El Papa estudió atentamente los diseños, que habían sido extendidos sobre una larga mesa. Se hallaban presentes Sangallo, Vasari, Sebastiano y Dal Vaga. De pronto, el Pontífice alzó la cabeza y anunció:
—Deseo elogiar todos estos diseños por ingeniosos y muy hermosos. Pero estoy seguro de que todos estaréis de acuerdo conmigo en que lo que acabo de decir es especialmente cierto en lo que se refiere al diseño del divino Miguel Ángel…
Miguel Ángel había salvado al palacio Farnese de la mediocridad, pero los chismes decían que lo había hecho únicamente para reemplazar a Sangallo como arquitecto de San Pedro, y que ahora lo único que tenía que hacer para conseguirlo era entrar en el salón del trono y anunciar al Papa que deseaba hacerse cargo de dicha construcción.
—No haré semejante cosa —dijo Miguel Ángel al cardenal Niccolo en el palacio Medici.

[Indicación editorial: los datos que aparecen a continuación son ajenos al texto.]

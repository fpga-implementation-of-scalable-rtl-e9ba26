// sea_sbox: the SEA substitution layer, bit-sliced over groups of three words.
//
// The 3-bit S-box S = {0,5,6,7,4,3,1,2} is applied in parallel to every bit
// position of every group of three consecutive words (x0, x1, x2) =
// (word 3i, word 3i+1, word 3i+2); bit j of x2,x1,x0 forms the 3-bit input of
// the j-th S-box, x2 being its most significant bit. The table is computed
// with three logic operations on whole words, evaluated in sequence:
//   x0' = (x2 & x1 ) ^ x0
//   x1' = (x2 & x0') ^ x1
//   x2' = (x0' | x1') ^ x2
// which uses only AND, OR and XOR, as the cipher was built for small
// processors with that instruction set. Combinational, no latency.
//
// Parameters: NW words (a multiple of 3) of B bits each.
module sea_sbox #(
  parameter int unsigned NW = 3,
  parameter int unsigned B  = 8
) (
  input  logic [NW*B-1:0] x,
  output logic [NW*B-1:0] y
);

  if (NW % 3 != 0) begin : g_bad_nw
    $error("sea_sbox: NW must be a multiple of 3");
  end

  for (genvar g = 0; g < NW / 3; g++) begin : g_group
    logic [B-1:0] x0, x1, x2, t0, t1, t2;
    assign x0 = x[(3*g)*B   +: B];
    assign x1 = x[(3*g+1)*B +: B];
    assign x2 = x[(3*g+2)*B +: B];
    assign t0 = (x2 & x1) ^ x0;
    assign t1 = (x2 & t0) ^ x1;
    assign t2 = (t0 | t1) ^ x2;
    assign y[(3*g)*B   +: B] = t0;
    assign y[(3*g+1)*B +: B] = t1;
    assign y[(3*g+2)*B +: B] = t2;
  end

endmodule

La Comisión de Inquisición del cardenal Caraifa comenzó a corregir las obras literarias clásicas y a impedir que se imprimiesen nuevos libros. Miguel Ángel se asombró al enterarse de que sus poesías eran consideradas como literatura seria, y que sus sonetos sobre Dante, la Belleza, el Amor, la Escultura, la Pintura y el Artista eran copiados y distribuidos de mano en mano. Algunos de sus madrigales fueron convertidos en canciones con música especial para ellos. Le llegaron noticias de que se estaban dando conferencias sobre su poesía en la Academia Platón de Florencia y sus autores eran profesores de las universidades de Bolonia, Pisa y Padua.
Urbino instaló la tumba del papa Julio II en San Pietro de Vincoli. Miguel Ángel consideró que el monumento era un fracaso, pero el Moisés, sentado en el centro de la pared de mármol, dominaba la iglesia con un poder solamente igualado por el de Dios en el Génesis y Cristo en el Juicio Final.
Estableció un despacho de arquitectura en una de las habitaciones de la casa y puso a Tommaso de Cavalieri a cargo de los diseños para la obra del palacio Farnese.
Completó la Conversión de Pablo, en la cual Cristo aparecía inclinado hacia abajo en el cielo, con una multitud de ángeles sin alas a ambos lados. Pablo, caído de su caballo, estaba aturdido y aterrado ante la revelación. Algunos de sus soldados trataban de levantarlo, mientras otros huían poseídos de pánico. La fuerte figura del caballo dividía a los dos grupos de viajeros y soldados en tierra y Cristo dividía a los ángeles en las alturas.
Hizo que Urbino cubriese de
intonaco
la parte destinada a la Crucifixión de Pedro. Mientras la pared se estaba secando, cerró las puertas con llave, para preparar el bloque del Descenso de la cruz: un Cristo a quien sostenía por un lado la Virgen y por el otro María Magdalena. Detrás se veía a Nicodemo, que no era más que un autorretrato suyo.